We visit the API Pricing page to get the price for usage.
$15.00 / 1M input tokens
$7.50 / 1M cached input tokens
$60.00 / 1M output tokens
Then we get the price per token:
million = 1000000
prompt_token_price = 15.00 / million
cached_token_price = 7.50 / million
completion_token_price = 60.00 / million
The cache cost is directly stated, not given as a percentage, so we will use that.
The cost of output is directly in the usage response:
completion_token_cost = usage.completion_tokens * completion_token_price
The cost of input is co-mingled, the cached_tokens giving the portion of prompt_tokens that had discounting. We need to separate them.

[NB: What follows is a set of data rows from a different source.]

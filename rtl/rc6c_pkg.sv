// rc6c_pkg: constants and helper functions shared by the RC6-Cascade modules.
//
// RC6-Cascade is a block cipher built from ten cascaded F-functions. Each
// F-function is a two-round Feistel network whose round function is one RC6
// round on four w-bit words, so a Feistel half is 4w bits and the block is five
// halves (20w bits: 320 bits at the default w = 16). Four w-bit subkeys feed
// each F-function, 40 in all.
//
// The cascade is a triangle of F cells indexed by column c (1..4) and row
// r (c..4); cell_idx() numbers them column by column, F1..F10, and that number
// selects the subkeys S[4n..4n+3] of the cell.
//
// The word size w is a parameter (W) of every module; RC6 defines its magic
// constants for w = 16, 32 and 64, which are the supported values.
package rc6c_pkg;

  localparam int unsigned NUM_PARTS   = 5;          // P1..P5 / C1..C5
  localparam int unsigned NUM_F       = 10;         // F-functions in the cascade
  localparam int unsigned NUM_SUBKEYS = 4 * NUM_F;  // S[0..39]

  // RC6 magic constants Pw = Odd((e-2)*2^w) and Qw = Odd((phi-1)*2^w), returned
  // in the low w bits.
  function automatic logic [63:0] magic_p(int unsigned w);
    case (w)
      16:      return 64'hB7E1;
      32:      return 64'hB7E15163;
      default: return 64'hB7E151628AED2A6B;
    endcase
  endfunction

  function automatic logic [63:0] magic_q(int unsigned w);
    case (w)
      16:      return 64'h9E37;
      32:      return 64'h9E3779B9;
      default: return 64'h9E3779B97F4A7C15;
    endcase
  endfunction

  // Number of an F cell (0..9) from its column c and row r (1-based, r >= c).
  function automatic int unsigned cell_idx(int unsigned c, int unsigned r);
    int unsigned base;
    base = 0;
    for (int unsigned k = 1; k < c; k++) base += (NUM_PARTS - k);
    return base + (r - c);
  endfunction

endpackage
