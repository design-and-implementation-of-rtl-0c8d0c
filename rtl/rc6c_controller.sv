// rc6c_controller: sequences key generation, encryption and decryption.
//
// The core is driven by three requests, START KEY GENERATION, START ENCRYPTION
// and START DECRYPTION, and reports ENCRYPTION/DECRYPTION (enc_dec), the mode of
// the result on the text output. The controller is a four-state FSM:
//   IDLE    accepts one request; key generation wins over encryption, which wins
//           over decryption. Encryption and decryption are accepted only once
//           the subkeys are valid (key_ready).
//   KEYGEN  waits for the key schedule's ready, then sets key_ready.
//   ENC/DEC waits for the cascade's ready, then sets ready.
// Engine start pulses (ks_start, enc_start, dec_start) are combinational, issued
// in the cycle a request is accepted. Requests that arrive while an operation
// runs, or an encryption/decryption before the subkeys exist, are ignored.
// key_ready drops when a new key generation starts; ready drops when a new
// encryption or decryption starts.
//
// The four control signals follow the cipher's I/O description; the states,
// priorities and ignore rules are this design's choices.
module rc6c_controller (
  input  logic clock,
  input  logic reset,            // synchronous, active high
  input  logic start_key_gen,
  input  logic start_encryption,
  input  logic start_decryption,
  input  logic ks_ready,         // key schedule done (level)
  input  logic enc_ready,        // encrypter done (level)
  input  logic dec_ready,        // decrypter done (level)
  output logic ks_start,
  output logic enc_start,
  output logic dec_start,
  output logic enc_dec,          // 1: last operation was an encryption
  output logic key_ready,
  output logic ready,
  output logic busy
);

  typedef enum logic [1:0] {IDLE, KEYGEN, ENC, DEC} state_e;

  state_e state;

  always_comb begin
    ks_start  = (state == IDLE) && start_key_gen;
    enc_start = (state == IDLE) && !start_key_gen && start_encryption && key_ready;
    dec_start = (state == IDLE) && !start_key_gen && !start_encryption &&
                start_decryption && key_ready;
  end

  always_ff @(posedge clock) begin
    if (reset) begin
      state     <= IDLE;
      enc_dec   <= 1'b1;
      key_ready <= 1'b0;
      ready     <= 1'b0;
    end else begin
      unique case (state)
        IDLE: begin
          if (ks_start) begin
            state     <= KEYGEN;
            key_ready <= 1'b0;
          end else if (enc_start) begin
            state   <= ENC;
            enc_dec <= 1'b1;
            ready   <= 1'b0;
          end else if (dec_start) begin
            state   <= DEC;
            enc_dec <= 1'b0;
            ready   <= 1'b0;
          end
        end
        KEYGEN: if (ks_ready) begin
          state     <= IDLE;
          key_ready <= 1'b1;
        end
        ENC: if (enc_ready) begin
          state <= IDLE;
          ready <= 1'b1;
        end
        DEC: if (dec_ready) begin
          state <= IDLE;
          ready <= 1'b1;
        end
        default: state <= IDLE;
      endcase
    end
  end

  assign busy = (state != IDLE);

  // At most one engine is started at a time, and only from IDLE.
  a_one_start: assert property (@(posedge clock) disable iff (reset)
    $onehot0({ks_start, enc_start, dec_start}));
  a_idle_start: assert property (@(posedge clock) disable iff (reset)
    (ks_start || enc_start || dec_start) |-> (state == IDLE));

endmodule
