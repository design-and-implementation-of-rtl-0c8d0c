// tb_rc6c_controller: drives the controller with the three requests and with
// engine models whose ready levels rise a fixed number of clocks after their
// start pulse. Checks start pulses, the ENCRYPTION/DECRYPTION flag, key_ready,
// ready and busy, request priority, and that requests are ignored while busy or
// (for encryption and decryption) before any key has been generated.
module tb_rc6c_controller;

  logic clock = 1'b0, reset = 1'b1;
  logic start_key_gen = 1'b0, start_encryption = 1'b0, start_decryption = 1'b0;
  logic ks_ready = 1'b0, enc_ready = 1'b0, dec_ready = 1'b0;
  logic ks_start, enc_start, dec_start, enc_dec, key_ready, ready, busy;
  int   checks = 0, failures = 0;
  int   n_ks = 0, n_enc = 0, n_dec = 0;

  always #5 clock = ~clock;

  rc6c_controller dut (.*);

  // Engine models: ready drops on start and rises DELAY clocks later.
  int ks_cnt = -1, enc_cnt = -1, dec_cnt = -1;
  always_ff @(posedge clock) begin
    if (ks_start)  begin ks_ready  <= 1'b0; ks_cnt  <= 7; n_ks++;  end
    else if (ks_cnt == 0)  begin ks_ready  <= 1'b1; ks_cnt  <= -1; end
    else if (ks_cnt > 0)   ks_cnt  <= ks_cnt - 1;
    if (enc_start) begin enc_ready <= 1'b0; enc_cnt <= 4; n_enc++; end
    else if (enc_cnt == 0) begin enc_ready <= 1'b1; enc_cnt <= -1; end
    else if (enc_cnt > 0)  enc_cnt <= enc_cnt - 1;
    if (dec_start) begin dec_ready <= 1'b0; dec_cnt <= 5; n_dec++; end
    else if (dec_cnt == 0) begin dec_ready <= 1'b1; dec_cnt <= -1; end
    else if (dec_cnt > 0)  dec_cnt <= dec_cnt - 1;
  end

  task automatic expect_bit(logic got, logic exp, string what);
    checks++;
    if (got !== exp) begin
      failures++;
      $display("FAIL %s: got %b expected %b at %0t", what, got, exp, $time);
    end
  endtask

  task automatic expect_int(int got, int exp, string what);
    checks++;
    if (got != exp) begin
      failures++;
      $display("FAIL %s: got %0d expected %0d", what, got, exp);
    end
  endtask

  // Apply requests for one clock; sample the start pulses they cause.
  task automatic request(logic kg, logic en, logic de, output logic [2:0] starts);
    @(negedge clock);
    start_key_gen = kg; start_encryption = en; start_decryption = de;
    #1;
    starts = {ks_start, enc_start, dec_start};
    @(negedge clock);
    start_key_gen = 1'b0; start_encryption = 1'b0; start_decryption = 1'b0;
  endtask

  task automatic wait_idle();
    int n = 0;
    while (busy && n < 100) begin
      @(negedge clock);
      n++;
    end
  endtask

  initial begin
    logic [2:0] s;
    repeat (3) @(negedge clock);
    reset = 1'b0;
    expect_bit(key_ready, 1'b0, "no key after reset");
    // encryption before a key exists is ignored
    request(0, 1, 0, s);
    expect_int(int'(s), int'(3'b000), "enc before key ignored");
    expect_bit(busy, 1'b0, "idle after ignored request");
    // key generation
    request(1, 0, 0, s);
    expect_int(int'(s), int'(3'b100), "ks_start");
    expect_bit(busy, 1'b1, "busy in keygen");
    request(0, 1, 0, s);              // while busy: ignored
    expect_int(int'(s), int'(3'b000), "enc while busy ignored");
    wait_idle();
    expect_bit(key_ready, 1'b1, "key_ready after keygen");
    // encryption
    request(0, 1, 0, s);
    expect_int(int'(s), int'(3'b010), "enc_start");
    expect_bit(ready, 1'b0, "ready cleared by enc");
    expect_bit(enc_dec, 1'b1, "enc_dec=1 for encryption");
    request(0, 0, 1, s);              // while busy: ignored
    expect_int(int'(s), int'(3'b000), "dec while busy ignored");
    wait_idle();
    expect_bit(ready, 1'b1, "ready after enc");
    // decryption
    request(0, 0, 1, s);
    expect_int(int'(s), int'(3'b001), "dec_start");
    expect_bit(enc_dec, 1'b0, "enc_dec=0 for decryption");
    wait_idle();
    expect_bit(ready, 1'b1, "ready after dec");
    // priority: all three at once -> key generation only
    request(1, 1, 1, s);
    expect_int(int'(s), int'(3'b100), "keygen has priority");
    expect_bit(key_ready, 1'b0, "key_ready cleared by keygen");
    expect_bit(ready, 1'b1, "ready unaffected by keygen");
    wait_idle();
    // encryption wins over decryption
    request(0, 1, 1, s);
    expect_int(int'(s), int'(3'b010), "enc wins over dec");
    wait_idle();
    expect_int(n_ks, 2, "key generations");
    expect_int(n_enc, 2, "encryptions");
    expect_int(n_dec, 1, "decryptions");
    $display("TB_RESULT checks=%0d failures=%0d", checks, failures);
    $finish;
  end

  initial begin
    repeat (2000) @(posedge clock);
    failures++;
    $display("watchdog expired");
    $display("TB_RESULT checks=%0d failures=%0d", checks, failures);
    $finish;
  end

endmodule
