// rc6c_key_schedule: RC6 key expansion for word size W (16 by default),
// producing the 40 subkeys S[0..39] shared by the encrypter and the decrypter
// (4 per F-function).
//
// The algorithm is the RC6 key schedule with t = 40 words:
//   L[0..c-1] = key as W-bit words, c = max(1, ceil(KEY_BYTES/(W/8)))
//   S[i] = Pw + i*Qw
//   A = B = i = j = 0; repeat 3*max(c, t) times:
//     A = S[i] = (S[i] + A + B) <<< 3
//     B = L[j] = (L[j] + A + B) <<< (A + B)
//     i = (i+1) mod t, j = (j+1) mod c
// Key byte k is key[8k+7:8k], so L[j] = key[W*j+W-1:W*j] (RC6 loads key bytes
// little-endian into words).
//
// Timing: start loads S with the P/Q progression and L with the key; then one
// mixing step runs per clock, 3*max(c,t) = 120 steps for the 128-bit key, and
// ready rises 121 clocks after start. ready stays high until the next start; S is
// held in registers and read in parallel by both cascades.
//
// The subkey count, the 16-bit default word and the 128-bit key follow the cipher's
// description; the description only says the schedule is RC6's with some
// modifications without naming them, so the plain RC6 schedule at t = 40 is used.
// The one-step-per-clock sequencing and the key byte order are this design's
// choices.
module rc6c_key_schedule
  import rc6c_pkg::NUM_SUBKEYS, rc6c_pkg::magic_p, rc6c_pkg::magic_q;
#(
  parameter int unsigned W         = 16,  // RC6 word size: 16, 32 or 64
  parameter int unsigned KEY_BYTES = 16   // key length b in bytes, at least 1
) (
  input  logic                   clock,
  input  logic                   reset,   // synchronous, active high
  input  logic                   start,   // one-cycle pulse: begin key generation
  input  logic [8*KEY_BYTES-1:0] key,
  output logic [W-1:0]           subkeys [NUM_SUBKEYS],
  output logic                   ready
);

  typedef logic [W-1:0] word_t;

  localparam int unsigned LGW   = $clog2(W);
  localparam int unsigned U     = W / 8;   // bytes per word
  localparam int unsigned C     = (KEY_BYTES + U - 1) / U > 0 ? (KEY_BYTES + U - 1) / U : 1;
  localparam word_t       PW    = word_t'(magic_p(W));
  localparam word_t       QW    = word_t'(magic_q(W));
  localparam int unsigned STEPS = 3 * (C > NUM_SUBKEYS ? C : NUM_SUBKEYS);
  localparam int unsigned IW    = $clog2(NUM_SUBKEYS);
  localparam int unsigned JW    = C > 1 ? $clog2(C) : 1;
  localparam int unsigned NW    = $clog2(STEPS + 1);

  // Key padded to a whole number of words.
  localparam int unsigned KEY_PAD = W * C;

  word_t           s [NUM_SUBKEYS];
  word_t           l [C];
  word_t           a_reg, b_reg;
  logic [IW-1:0]   i_idx;
  logic [JW-1:0]   j_idx;
  logic [NW-1:0]   steps_left;
  logic            busy;
  logic [KEY_PAD-1:0] key_pad;

  function automatic word_t rotl(word_t v, logic [LGW-1:0] amt);
    return (v << amt) | (v >> (W - int'(amt)));
  endfunction

  word_t a_next, b_next, ab_sum;

  assign key_pad = KEY_PAD'(key);

  always_comb begin
    a_next = rotl(s[i_idx] + a_reg + b_reg, LGW'(3));
    ab_sum = a_next + b_reg;
    b_next = rotl(l[j_idx] + ab_sum, ab_sum[LGW-1:0]);
  end

  always_ff @(posedge clock) begin
    if (reset) begin
      busy       <= 1'b0;
      ready      <= 1'b0;
      a_reg      <= '0;
      b_reg      <= '0;
      i_idx      <= '0;
      j_idx      <= '0;
      steps_left <= '0;
      for (int k = 0; k < NUM_SUBKEYS; k++) s[k] <= '0;
      for (int k = 0; k < C; k++)           l[k] <= '0;
    end else if (start) begin
      busy       <= 1'b1;
      ready      <= 1'b0;
      a_reg      <= '0;
      b_reg      <= '0;
      i_idx      <= '0;
      j_idx      <= '0;
      steps_left <= NW'(STEPS);
      for (int k = 0; k < NUM_SUBKEYS; k++) s[k] <= PW + word_t'(k) * QW;
      for (int k = 0; k < C; k++)           l[k] <= key_pad[W*k +: W];
    end else if (busy) begin
      s[i_idx]   <= a_next;
      l[j_idx]   <= b_next;
      a_reg      <= a_next;
      b_reg      <= b_next;
      i_idx      <= (i_idx == IW'(NUM_SUBKEYS - 1)) ? '0 : i_idx + 1'b1;
      j_idx      <= (j_idx == JW'(C - 1)) ? '0 : j_idx + 1'b1;
      steps_left <= steps_left - 1'b1;
      if (steps_left == NW'(1)) begin
        busy  <= 1'b0;
        ready <= 1'b1;
      end
    end
  end

  assign subkeys = s;

endmodule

uncached_tokens = usage.prompt_tokens - usage.cached_tokens
Then:
uncached_token_cost = uncached_tokens * prompt_token_price
cached_token_cost = usage.cached_tokens * cached_token_price
So:
total_cost = uncached_token_cost + cached_token_cost + completion_token_cost
usage.rejected_prediction_tokens on other models is more billing at completion_token_price.
Audio tokens also are a portion of prompt and completion tokens that are billed at a much higher rate, which you can similarly address when using voice models.
(hard-coded):
million = 1_000_000
total_cost = ((usage.prompt_tokens - usage.cached_tokens) * (15.00 / million) +
usage.cached_tokens * (7.50 / million) +
usage.completion_tokens * (60.00 / million))
…supposing you get response.usage out, and further use its Python methods.